Bowring Park is a well-loved destination here and is synonymous with the beloved literary figure Peter Pan! Are you curious to know more while we walk? It’s a bit of a story…

P1050697The Bowring family has had a long history with Newfoundland since the early 1800’s when first Benjamin Bowring came from England with his family to set up shop as a watchmaker and jeweller.  His wife later set up a small dry goods shop which evolved into a general department store. Five generations of the Bowring family would branch out, very successfully, and build a global empire of trade and shipping including oil tankers, cargo fleets, passenger liners as well as a coastal mail service.  In 1911, to commemorate their 100 years of successful business in Newfoundland, the Bowring family dedicated 50 acres of parkland to the City; today Bowring Park encompasses over 200 acres.

Two world wars wiped out much of the Bowring fleet.  Following the Second World War, the main business of the company in Newfoundland became retailing.  For many years, the company operated its famous department store on Water Street in St.
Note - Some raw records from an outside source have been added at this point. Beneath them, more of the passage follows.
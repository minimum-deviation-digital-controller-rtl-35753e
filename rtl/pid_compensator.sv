// Steady-state PID compensator.
//
// A conventional discrete PID in positional form, evaluated once per
// switching period (sample strobe from the DPWM):
//   i[n] = i[n-1] + KI*e[n]
//   u[n] = i[n] + KP*e[n] + KD*(e[n] - e[n-1])
// The coefficients are signed integers scaled by 2^FRAC; i and u carry FRAC
// fractional bits and are saturated to [D_MIN, D_MAX]. The integer part of u
// drives the DPWM as d[n]. The integer part of the integrator, d_int, is the
// compensator's estimate of the steady-state duty ratio: it is free of the
// proportional and derivative excursions that the quantized error causes, so
// the suppression logic reads it as D_old before a transient and as D_new
// after recovery.
// While tr_mode is high (transient suppression active) the compensator does
// not regulate: the integrator is preset to d_steady (the duty ratio estimate
// of the suppression logic) and the error history follows the present error,
// so that when control is handed back the PID resumes from the new
// steady-state duty ratio without a derivative kick.
//
// The design specifies a PID whose output d[n] feeds the DPWM and which takes
// d_steady[n] and tr_mode from the suppression logic; its internal
// architecture and gains are not given. The positional form, the use of the
// integrator as the duty estimate, the gains and the saturation limits are
// this implementation's choices. The default gains (Kp = 5, Ki = 2, Kd = 40
// duty LSB per error LSB) were set against a 12 V to 1.8 V, 0.47 uH / 400 uF
// buck with e[n] in 4 mV steps and a 13-bit DPWM.
// Only the integer part of u is used: its FRAC fraction bits and the guard
// bits above DW (always zero after saturation) are not read, which the lint
// reports as unused bits of u.
// Timing: d_out and d_int are registered and change one clk after a sample
// strobe (or the clk after tr_mode rises).
module pid_compensator #(
  parameter int unsigned DW    = 13,   // duty ratio resolution
  parameter int unsigned EW    = 7,    // error width
  parameter int unsigned FRAC  = 6,    // fractional bits of the coefficients
  parameter int          KP    = 320,  // Kp * 2^FRAC
  parameter int          KI    = 128,  // Ki * 2^FRAC
  parameter int          KD    = 2560, // Kd * 2^FRAC
  parameter int unsigned D_MIN = 0,
  parameter int unsigned D_MAX = (1 << DW) - 1
) (
  input  logic                 clk,
  input  logic                 rst_n,
  input  logic                 sample,    // once per switching period
  input  logic signed [EW-1:0] e_in,      // e[n]
  input  logic                 tr_mode,   // suppression logic active
  input  logic        [DW-1:0] d_steady,  // preset value while tr_mode
  output logic        [DW-1:0] d_out,     // d[n] to the DPWM
  output logic        [DW-1:0] d_int      // integrator (steady-state duty)
);
  timeunit 1ns; timeprecision 1ps;

  localparam int AW = DW + FRAC + 4;
  localparam logic signed [AW-1:0] U_MIN = AW'(signed'(D_MIN) <<< FRAC);
  localparam logic signed [AW-1:0] U_MAX = AW'(signed'(D_MAX) <<< FRAC);

  logic signed [AW-1:0] acc, acc_next, u, u_next;
  logic signed [EW-1:0] e1;

  function automatic logic signed [AW-1:0] sat(input logic signed [AW-1:0] v);
    if (v > U_MAX)      return U_MAX;
    else if (v < U_MIN) return U_MIN;
    else                return v;
  endfunction

  always_comb begin
    acc_next = sat(acc + AW'(KI) * AW'(e_in));
    u_next   = sat(acc_next + AW'(KP) * AW'(e_in)
                   + AW'(KD) * (AW'(e_in) - AW'(e1)));
  end

  always_ff @(posedge clk or negedge rst_n) begin
    if (!rst_n) begin
      acc <= '0;
      u   <= '0;
      e1  <= '0;
    end else if (tr_mode) begin
      acc <= AW'({1'b0, d_steady}) <<< FRAC;
      u   <= AW'({1'b0, d_steady}) <<< FRAC;
      e1  <= e_in;
    end else if (sample) begin
      acc <= acc_next;
      u   <= u_next;
      e1  <= e_in;
    end
  end

  assign d_out = u[FRAC +: DW];
  assign d_int = acc[FRAC +: DW];

endmodule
John’s (I remember it well – my husband and I still have many of the Christmas ornaments we bought there when we were first married).  The stylish downtown store was later expanded into a chain of “little shops”.  These were the basis for the nation-wide chain of 50 plus beautiful Bowring stores that exist today.  Interestingly, the company logo “Terra Nova” was a Bowring ship that was chartered by the British Navy for Admiral Scott’s famous journey to the Antarctic in 1911, although the stores are no longer  connected with the Bowring family. The chain is currently celebrating 200 years of business in Newfoundland and Bowring remains one my favourite places to shop.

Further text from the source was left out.